Pairing Start and End Hours
I will over complicate the flagging of even and odd numbers to show another really cool functional concept of currying, while currying is not encouraged by the tidyverse the partial functions does make it pretty easy to use (same as Python)
The other cool concept is that you can negate a function, in this case turning the results of is_even into is_odd
diviseble_by <- function(number_vector,divisor,quocient) {
number_vector %% divisor == quocient
}
is_even <- partial(diviseble_by,divisor = 2,quocient = 0)

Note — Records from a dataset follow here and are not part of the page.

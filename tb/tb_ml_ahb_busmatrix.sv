// tb_ml_ahb_busmatrix: end-to-end testbench of the bus matrix, at its
// default size (4 masters, 2 slaves).
//
// Two behavioural SRAM slaves with random wait states sit on the slave
// ports. The four masters are driven by a pipelined AHB-Lite master task
// (address phase of the next beat overlapping the data phase of the
// previous one). Each master writes bursts into its own region of a slave
// and reads them back; read data are compared with a reference memory
// kept by the testbench. The phases are:
//   1. every one of the nine arbitration schemes, and the self-motivated
//      mode, with all four masters running random bursts at once;
//   2. the latency example: masters 1..3 send 4, 8 and 2 transfers with
//      priority levels 1, 7, 4 and desired lengths 4, 8, 2 to slave 0; the
//      slave must serve M2 x8, M3 x2, M1 x4 in 14 consecutive cycles;
//   3. a locked burst that the arbiter may not split;
//   4. an access to an unmapped slave, answered with ERROR.
// Every mechanism of the matrix is counted (held transfers, wait states,
// SEQ-to-NONSEQ rewrite, each scheme, self-motivated choices, locking,
// default-slave errors, both slaves busy at once); one that never
// happened counts as a failure.
module tb_ml_ahb_busmatrix;
  import ahb_pkg::*;

  localparam int NM = 4;
  localparam int NS = 2;
  localparam int DEPTH = 1024;

  logic hclk = 0, hresetn = 0;
  always #5 hclk = ~hclk;

  arb_cfg_t [NS-1:0]             cfg;
  logic [NM-1:0][31:0]           m_haddr, m_hwdata, m_hrdata;
  logic [NM-1:0][1:0]            m_htrans, m_hresp;
  logic [NM-1:0]                 m_hwrite, m_hmastlock, m_hready;
  logic [NM-1:0][2:0]            m_hsize, m_hburst;
  logic [NM-1:0][3:0]            m_hprot;
  logic [NS-1:0]                 s_hsel, s_hwrite, s_hmastlock, s_hreadyout;
  logic [NS-1:0][31:0]           s_haddr, s_hwdata, s_hrdata;
  logic [NS-1:0][1:0]            s_htrans, s_hresp;
  logic [NS-1:0][2:0]            s_hsize, s_hburst;
  logic [NS-1:0][3:0]            s_hprot;
  logic [NS-1:0][1:0]            s_hmaster;
  logic [3:0]                    max_wait [NS];

  ml_ahb_busmatrix dut (.*);

  for (genvar s = 0; s < NS; s++) begin : g_mem
    ahb_sram_model #(.DEPTH(DEPTH)) u_mem (
      .hclk, .hresetn, .max_wait(max_wait[s]),
      .hsel(s_hsel[s]), .haddr(s_haddr[s]), .htrans(s_htrans[s]), .hwrite(s_hwrite[s]),
      .hwdata(s_hwdata[s]), .hreadyout(s_hreadyout[s]), .hresp(s_hresp[s]),
      .hrdata(s_hrdata[s])
    );
  end

  int checks = 0, failures = 0;
  logic [31:0] ref_mem [NS][DEPTH];

  task automatic check(input bit ok, input string what);
    checks++;
    if (!ok) begin failures++; if (failures < 20) $display("FAIL: %s", what); end
  endtask

  // ---- pipelined AHB-Lite master --------------------------------------
  // One burst of `beats` word transfers from word offset `word`.
  task automatic burst(input int m, input int snum, input int pl, input int tl,
                       input int word, input int beats, input hburst_e hb,
                       input bit wr, input bit lock, input bit expect_err);
    int ai = 0, di = -1;
    bit done = 0;
    while (!done) begin
      if (ai < beats) begin
        m_haddr[m]     = {3'(snum), 3'(pl), 4'(tl), 22'((word + ai) * 4)};
        m_htrans[m]    = (ai == 0) ? HTRANS_NONSEQ : HTRANS_SEQ;
        m_hwrite[m]    = wr;
        m_hsize[m]     = 3'd2;
        m_hburst[m]    = hb;
        m_hprot[m]     = 4'h3;
        m_hmastlock[m] = lock;
      end else begin
        m_htrans[m]    = HTRANS_IDLE;
        m_hmastlock[m] = 1'b0;
      end
      if (di >= 0 && wr) m_hwdata[m] = {8'(m), 8'(snum), 16'(word + di)} ^ 32'h5A00_0000;
      @(negedge hclk);
      if (m_hready[m]) begin
        if (di >= 0) begin
          if (expect_err) begin
            check(m_hresp[m] == HRESP_ERROR, $sformatf("M%0d expected ERROR", m));
          end else begin
            check(m_hresp[m] == HRESP_OKAY, $sformatf("M%0d response %0d", m, m_hresp[m]));
            if (wr) ref_mem[snum][word + di] = m_hwdata[m];
            else check(m_hrdata[m] == ref_mem[snum][word + di],
                       $sformatf("M%0d read S%0d[%0d] = %h, expected %h", m, snum, word + di,
                                 m_hrdata[m], ref_mem[snum][word + di]));
          end
        end
        di = (ai < beats) ? ai : -1;
        if (ai < beats) ai++;
        if (di < 0) done = 1;
      end
      @(posedge hclk);
      #1;
    end
  endtask

  function automatic hburst_e hb_of(input int beats);
    case (beats)
      1: return HBURST_SINGLE;
      4: return HBURST_INCR4;
      8: return HBURST_INCR8;
      16: return HBURST_INCR16;
      default: return HBURST_INCR;
    endcase
  endfunction

  // Random write-then-read traffic of one master.
  task automatic traffic(input int m, input int n, input bit notify);
    for (int t = 0; t < n; t++) begin
      int s, beats, word, pl, tl, k;
      s     = $urandom_range(0, NS - 1);
      k     = $urandom_range(0, 4);
      beats = (k == 0) ? 1 : (k == 1) ? 4 : (k == 2) ? 8 : (k == 3) ? 3 : 16;
      word  = m * 256 + (t % 15) * 16;
      pl    = notify ? $urandom_range(0, 7) : 0;
      tl    = notify ? $urandom_range(0, 15) : 0;
      burst(m, s, pl, tl, word, beats, hb_of(beats), 1'b1, 1'b0, 1'b0);
      repeat ($urandom_range(0, 2)) @(posedge hclk);
      #1;
      burst(m, s, pl, tl, word, beats, hb_of(beats), 1'b0, 1'b0, 1'b0);
    end
  endtask

  // ---- mechanism counters ---------------------------------------------
  int n_held = 0, n_wait = 0, n_rewrite = 0, n_sm_dyn = 0, n_sm_len = 0;
  int n_lock = 0, n_err = 0, n_parallel = 0, n_noport = 0;
  int n_scheme [3][3];
  int slave0_seq[$];
  int slave0_cyc[$];
  int cyc = 0;
  bit record0 = 0;

  task automatic count_slave(input bit ge, input policy_e pol, input unit_e un,
                             input bit sm, input bit lk);
    if (ge) begin
      n_scheme[int'(pol)][int'(un)]++;
      if (sm && pol == POL_DYNAMIC) n_sm_dyn++;
      if (sm && un == UNIT_LENGTH)  n_sm_len++;
    end
    if (lk) n_lock++;
  endtask

  always @(negedge hclk) if (hresetn) begin
    cyc++;
    if (dut.held != 0) n_held++;
    for (int s = 0; s < NS; s++) begin
      if (!s_hreadyout[s]) n_wait++;
      if (!s_hsel[s]) n_noport++;
    end
    for (int m = 0; m < NM; m++) if (m_hresp[m] == HRESP_ERROR && m_hready[m]) n_err++;
    if (s_htrans[0][1] && s_hreadyout[0] && s_htrans[1][1] && s_hreadyout[1]) n_parallel++;
    if (dut.g_slave[0].u_out.own_req && dut.g_slave[0].u_out.own_ap.trans == HTRANS_SEQ &&
        s_htrans[0] == HTRANS_NONSEQ) n_rewrite++;
    if (dut.g_slave[1].u_out.own_req && dut.g_slave[1].u_out.own_ap.trans == HTRANS_SEQ &&
        s_htrans[1] == HTRANS_NONSEQ) n_rewrite++;
    count_slave(dut.g_slave[0].u_out.u_arb.grant_evt, dut.g_slave[0].u_out.u_arb.policy,
                dut.g_slave[0].u_out.u_arb.unit, cfg[0].sm_en,
                dut.g_slave[0].u_out.u_arb.locked && s_hreadyout[0]);
    count_slave(dut.g_slave[1].u_out.u_arb.grant_evt, dut.g_slave[1].u_out.u_arb.policy,
                dut.g_slave[1].u_out.u_arb.unit, cfg[1].sm_en,
                dut.g_slave[1].u_out.u_arb.locked && s_hreadyout[1]);
    if (record0 && s_htrans[0][1] && s_hreadyout[0]) begin
      slave0_seq.push_back(int'(s_hmaster[0]));
      slave0_cyc.push_back(cyc);
    end
  end

  function automatic string seq_str(input int q[$]);
    string s = "";
    foreach (q[i]) s = {s, $sformatf("%0d", q[i])};
    return s;
  endfunction

  initial begin
    for (int s = 0; s < NS; s++) begin
      max_wait[s] = 0;
      cfg[s] = '{sm_en: 1'b0, base_policy: POL_FIXED, base_unit: UNIT_TRANSFER};
      for (int i = 0; i < DEPTH; i++) ref_mem[s][i] = 32'h0;
    end
    for (int p = 0; p < 3; p++) for (int u = 0; u < 3; u++) n_scheme[p][u] = 0;
    m_haddr = '0; m_htrans = '0; m_hwrite = '0; m_hsize = '0; m_hburst = '0;
    m_hprot = '0; m_hmastlock = '0; m_hwdata = '0;
    repeat (3) @(posedge hclk);
    #1 hresetn = 1;

    // 1. Nine schemes, then the self-motivated mode.
    for (int sc = 0; sc < 10; sc++) begin
      for (int s = 0; s < NS; s++) begin
        cfg[s].sm_en       = (sc == 9);
        cfg[s].base_policy = policy_e'((sc == 9) ? int'(POL_RR) : sc / 3);
        cfg[s].base_unit   = unit_e'((sc == 9) ? int'(UNIT_TRANSACTION) : sc % 3);
        max_wait[s]        = 4'($urandom_range(0, 2));
      end
      fork
        traffic(0, 4, sc >= 6);
        traffic(1, 4, sc >= 6);
        traffic(2, 4, sc >= 6);
        traffic(3, 4, sc >= 6);
      join
      repeat (2) @(posedge hclk);
      #1;
    end

    // 2. The latency example on slave 0, no wait states.
    for (int s = 0; s < NS; s++) begin
      max_wait[s] = 0;
      cfg[s] = '{sm_en: 1'b1, base_policy: POL_FIXED, base_unit: UNIT_TRANSFER};
    end
    repeat (3) @(posedge hclk);
    #1 record0 = 1;
    fork
      burst(1, 0, 1, 4, 900, 4, HBURST_INCR4, 1'b1, 1'b0, 1'b0);
      burst(2, 0, 7, 8, 910, 8, HBURST_INCR8, 1'b1, 1'b0, 1'b0);
      burst(3, 0, 4, 2, 920, 2, HBURST_INCR,  1'b1, 1'b0, 1'b0);
    join
    record0 = 0;
    check(seq_str(slave0_seq) == "22222222331111",
          $sformatf("latency example order %s", seq_str(slave0_seq)));
    check(slave0_cyc.size() == 14 && slave0_cyc[13] - slave0_cyc[0] == 13,
          "latency example served in 14 consecutive cycles");
    slave0_seq.delete(); slave0_cyc.delete();

    // 3. A locked burst is not split, even per transfer.
    for (int s = 0; s < NS; s++)
      cfg[s] = '{sm_en: 1'b0, base_policy: POL_FIXED, base_unit: UNIT_TRANSFER};
    repeat (2) @(posedge hclk);
    #1 record0 = 1;
    fork
      burst(0, 0, 0, 0, 940, 4, HBURST_INCR4, 1'b1, 1'b1, 1'b0);
      burst(1, 0, 0, 0, 950, 4, HBURST_INCR4, 1'b1, 1'b0, 1'b0);
    join
    record0 = 0;
    check(seq_str(slave0_seq) == "00001111", $sformatf("locked order %s", seq_str(slave0_seq)));
    burst(0, 0, 0, 0, 940, 4, HBURST_INCR4, 1'b0, 1'b0, 1'b0);
    burst(1, 0, 0, 0, 950, 4, HBURST_INCR4, 1'b0, 1'b0, 1'b0);

    // 4. Unmapped slave number 5: ERROR from the default slave.
    burst(2, 5, 0, 0, 0, 1, HBURST_SINGLE, 1'b0, 1'b0, 1'b1);

    // Slave-side protocol checks.
    check(g_mem[0].u_mem.n_errors == 0 && g_mem[1].u_mem.n_errors == 0,
          "address phase stable during wait states");

    // Every mechanism must have happened.
    check(n_held > 0,     "held transfers (master stalled by arbitration)");
    check(n_wait > 0,     "slave wait states");
    check(n_rewrite > 0,  "SEQ-to-NONSEQ rewrite after a change of owner");
    check(n_sm_dyn > 0,   "self-motivated choice of dynamic priority");
    check(n_sm_len > 0,   "self-motivated choice of desired length");
    check(n_lock > 0,     "locked transfers kept the slave");
    check(n_err > 0,      "default-slave ERROR response");
    check(n_parallel > 0, "both slaves serving in the same cycle");
    check(n_noport > 0,   "NoPort (no master selected)");
    for (int p = 0; p < 3; p++)
      for (int u = 0; u < 3; u++)
        check(n_scheme[p][u] > 0, $sformatf("scheme policy %0d unit %0d used", p, u));
    $display("mechanisms: held=%0d wait=%0d rewrite=%0d sm_dyn=%0d sm_len=%0d lock=%0d err=%0d parallel=%0d noport=%0d",
             n_held, n_wait, n_rewrite, n_sm_dyn, n_sm_len, n_lock, n_err, n_parallel, n_noport);
    $display("cycles=%0d transfers S0=%0d S1=%0d", cyc,
             g_mem[0].u_mem.n_transfers, g_mem[1].u_mem.n_transfers);
    $display("TB_RESULT checks=%0d failures=%0d", checks, failures);
    $finish;
  end

  initial begin
    repeat (200000) @(posedge hclk);
    failures++;
    $display("watchdog expired");
    $display("TB_RESULT checks=%0d failures=%0d", checks, failures);
    $finish;
  end
endmodule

is_odd <- is_even %>% negate()
1:10 %>% is_even
## [1] FALSE TRUE FALSE TRUE FALSE TRUE FALSE TRUE FALSE TRUE
1:10 %>% is_odd
## [1] TRUE FALSE TRUE FALSE TRUE FALSE TRUE FALSE TRUE FALSE
We then use these functions to unite our start and end minutes
pair_wise_combination <- function(character_vector){
vector_i <- seq_along(character_vector)
ends <- vector_i %>% is_even
begins <- vector_i %>% is_odd
str_c(character_vector[begins],character_vector[ends],sep = " ")
}
readable_time %>% pair_wise_combination
## [1] "11:31 11:59" "14:31 15:59"
That is all folks.
My answer also works for n people
I can answer questions anywhere, please do share it if you have enjoyed it.
Big O problem and Data Science
I also failed because, I would have blankly stared into the interviewer face for a while before admitting that I have no idea the Big O of this answer is
While I do understand big O notation and its importance, I am not a Software Engineer nor a Computer Scientist, I have no idea how efficient my solution is, I know it is fast enough for me, but I understand that big O knowledge is a major difference while learning DS compared to the usual programming paths, rarely if ever people mention the Big O of our algorithms so I never deeply studied about the subject.